Why People Obey Systems They Know Are Wrong
Briefly

Why People Obey Systems They Know Are Wrong
"Reflecting on the dramatic shifts in public opinion, political leanings, and social norms, a friend recently asked how it's possible that so many people seem to have changed their values so quickly. The more unsettling answer is that many haven't changed their values at all; they've changed how much attention they can afford to give. Increasingly, people aren't asking what they believe, but how much they can still carry."
"We like to believe that obedience is a matter of belief. That people comply because they agree, because they're persuaded, or at least because they're afraid. But most of the time, obedience and even fear have very little to do with belief at all. People often obey systems they know are wrong not because they're convinced, but because resistance is exhausting."

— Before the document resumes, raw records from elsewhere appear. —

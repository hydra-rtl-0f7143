// tb_fft64_block: the HiperLAN/2 64-point FFT in block mode with four
// parallel channels, run on the full-size interface at the fastest tile
// clock (n = 0, tile clock = NoC clock).
//
// One OFDM symbol lasts 4 us, that is 400 cycles at 100 MHz. In block mode
// the 64 complex input samples (128 words) are loaded by DMA, the TP
// computes, and the 128 result words are retrieved. With the words spread
// over L = 4 channels the transfers need about 4*64/4 = 64 cycles, and a
// radix-2 FFT-64 on the TP takes (64/2 + 2) * log2(64) = 204 cycles.
//
// The manager (this testbench) sends four DMA loads of 32 words, one per
// channel, then Run; when the TP signals done it sends four DMA retrieves
// of 32 words. The TP is a behavioural stand-in: after Run it spends 204
// tile cycles and writes a known function of the inputs (out = in xor 0x5A5A,
// reversed within each block) to memories 4..7, then pulses done. The test
// checks the data on all four output channels and that the whole symbol,
// from the first C flit to the last retrieved word, takes at most 400
// cycles, with the two transfer phases each close to 2N/L cycles.
module tb_fft64_block;
  timeunit 1ns; timeprecision 100ps;
  import hydra_pkg::*;
  localparam int NC = 4, NB = 10;
  localparam int N = 64;               // FFT points
  localparam int WORDS = 2 * N;        // complex samples as 16-bit words
  localparam int PER_CH = WORDS / NC;  // words per channel
  localparam int T_COMP = (N / 2 + 2) * 6;
  localparam int SYMBOL = 400;         // cycles per symbol at 100 MHz

  logic clk = 0, rst_n = 0;
  logic  [NC-1:0]  noc_in_valid, noc_in_ready, noc_out_valid, noc_out_ready;
  flit_t [NC-1:0]  noc_in_flit, noc_out_flit;
  logic tp_tick, tp_clk_en, tp_rst, tp_halt, tp_done;
  logic [NB-1:0] tp_rd;
  logic [NB-1:0][1:0] tp_rd_ch;
  logic [NB-1:0][15:0] tp_bus_out, tp_bus_in;
  logic tp_send;
  logic [3:0] tp_instr;
  logic tp_cfg_we;
  logic [15:0] tp_cfg_addr, tp_cfg_wdata;
  logic [NC-1:0] tp_mem_we, tp_mem_re;
  logic [NC-1:0][15:0] tp_mem_wdata, tp_mem_rdata;
  logic [NC-1:0][5:0] tp_mem_sel;
  logic [NC-1:0][9:0] tp_mem_addr;
  int checks = 0, failures = 0;
  int cyc = 0;

  hydra_top dut (.*);
  always #5 clk = ~clk;
  always @(posedge clk) cyc++;

  task automatic check(input bit ok, input string msg);
    checks++;
    if (!ok) begin failures++; $display("FAIL: %s", msg); end
  endtask

  function automatic flit_t mk(input flit_type_e t, input logic [15:0] p);
    flit_t f; f.ftype = t; f.payload = p; return f;
  endfunction

  // no streaming in this workload
  assign tp_rd = '0, tp_rd_ch = '0, tp_send = 1'b0, tp_instr = '0, tp_bus_in = '0;

  // behavioural TP: memories 0..7, a fixed-length compute phase
  logic [15:0] mem [8][1024];
  int          busy;
  logic        done_r;
  assign tp_done = done_r;
  always @(posedge clk) begin
    if (tp_tick) begin
      for (int c = 0; c < NC; c++) begin
        if (tp_mem_we[c]) mem[tp_mem_sel[c][2:0]][tp_mem_addr[c]] <= tp_mem_wdata[c];
        if (tp_mem_re[c]) tp_mem_rdata[c] <= mem[tp_mem_sel[c][2:0]][tp_mem_addr[c]];
      end
      done_r <= 1'b0;
    end
    if (tp_clk_en && !tp_rst) begin
      busy <= busy + 1;
      if (busy == T_COMP - 1) begin
        for (int c = 0; c < NC; c++)
          for (int i = 0; i < PER_CH; i++)
            mem[4 + c][i] <= mem[c][PER_CH - 1 - i] ^ 16'h5A5A;
        done_r <= 1'b1;
        busy   <= 0;
      end
    end
  end

  // NoC side: the manager's queues and an always-ready sink
  flit_t inq [NC][$];
  flit_t outq [NC][$];
  int    last_out = 0;
  always_comb for (int c = 0; c < NC; c++) begin
    noc_in_valid[c] = inq[c].size() != 0;
    noc_in_flit[c]  = inq[c].size() != 0 ? inq[c][0] : '0;
  end
  assign noc_out_ready = '1;
  always @(posedge clk) if (rst_n) begin
    logic [NC-1:0] ip, op;
    flit_t [NC-1:0] of;
    ip = noc_in_valid & noc_in_ready;
    op = noc_out_valid;
    of = noc_out_flit;
    #0.2;
    for (int c = 0; c < NC; c++) begin
      if (ip[c]) void'(inq[c].pop_front());
      if (op[c]) begin outq[c].push_back(of[c]); last_out = cyc; end
    end
  end

  initial begin
    repeat (20000) @(posedge clk);
    failures++;
    $display("watchdog expired");
    $display("TB_RESULT checks=%0d failures=%0d", checks, failures);
    $finish;
  end

  initial begin
    logic [15:0] x [NC][PER_CH];
    int t_start, t_loaded, t_done, t_end;
    for (int m = 0; m < 8; m++) for (int a = 0; a < 1024; a++) mem[m][a] = '0;
    busy = 0; done_r = 0; tp_mem_rdata = '0;
    for (int c = 0; c < NC; c++) for (int i = 0; i < PER_CH; i++) x[c][i] = 16'($urandom);
    repeat (4) @(negedge clk);
    rst_n = 1;
    repeat (4) @(negedge clk);
    check(dut.clkdiv_n == 0, "tile clock = NoC clock after reset");

    // load the symbol over four channels, then Run
    t_start = cyc;
    for (int c = 0; c < NC; c++) begin
      inq[c].push_back(mk(FLIT_C, 16'(CMD_LOAD)));
      inq[c].push_back(mk(FLIT_H, {6'(c), 10'h000}));
      for (int i = 0; i < PER_CH; i++) inq[c].push_back(mk(FLIT_D, x[c][i]));
      inq[c].push_back(mk(FLIT_T, 16'h0));
    end
    inq[0].push_back(mk(FLIT_C, 16'(CMD_RUN)));
    while (inq[1].size() + inq[2].size() + inq[3].size() != 0) @(negedge clk);
    t_loaded = cyc;
    while (!tp_done) @(negedge clk);
    t_done = cyc;
    for (int c = 0; c < NC; c++)
      for (int i = 0; i < PER_CH; i++) check(mem[c][i] == x[c][i], "loaded data");

    // retrieve the result over four channels
    for (int c = 0; c < NC; c++) begin
      inq[c].push_back(mk(FLIT_C, 16'(CMD_RETR)));
      inq[c].push_back(mk(FLIT_H, {6'(4 + c), 10'h000}));
      inq[c].push_back(mk(FLIT_D, 16'(PER_CH)));
      inq[c].push_back(mk(FLIT_T, 16'h0));
    end
    while ((outq[0].size() < PER_CH || outq[1].size() < PER_CH ||
            outq[2].size() < PER_CH || outq[3].size() < PER_CH) && cyc - t_done < 1000)
      @(negedge clk);
    t_end = last_out;
    for (int c = 0; c < NC; c++) begin
      check(outq[c].size() == PER_CH, $sformatf("retrieved %0d words on channel %0d", outq[c].size(), c));
      for (int i = 0; i < PER_CH && i < outq[c].size(); i++)
        check(outq[c][i].ftype == FLIT_D && outq[c][i].payload == (x[c][PER_CH - 1 - i] ^ 16'h5A5A), "result data");
    end
    $display("load %0d cycles, compute %0d cycles, retrieve %0d cycles, symbol %0d of %0d cycles",
             t_loaded - t_start, t_done - t_loaded, t_end - t_done, t_end - t_start, SYMBOL);
    check(t_loaded - t_start <= PER_CH + 8, "load close to 2N/L cycles");
    check(t_end - t_done <= PER_CH + 8, "retrieve close to 2N/L cycles");
    check(t_done - t_loaded >= T_COMP, "compute phase length");
    check(t_end - t_start <= SYMBOL, "one symbol within 4 us at 100 MHz");
    $display("TB_RESULT checks=%0d failures=%0d", checks, failures);
    $finish;
  end
endmodule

Persistent exposure to nonstop dramatic news and crises exhausts people's mental bandwidth. Obedience often results from depletion rather than conviction or fear; people comply because resistance is tiring. Chronic information saturation narrows attention, impairs higher-order judgment, and increases tolerance for ambiguity. Standards for acceptability decline as energy to contest problems dissipates. Many choose disengagement as a survival strategy to conserve limited cognitive resources rather than as genuine apathy. The cycle of urgency without clear paths to repair amplifies fatigue and dulls moral clarity, making sustained resistance difficult.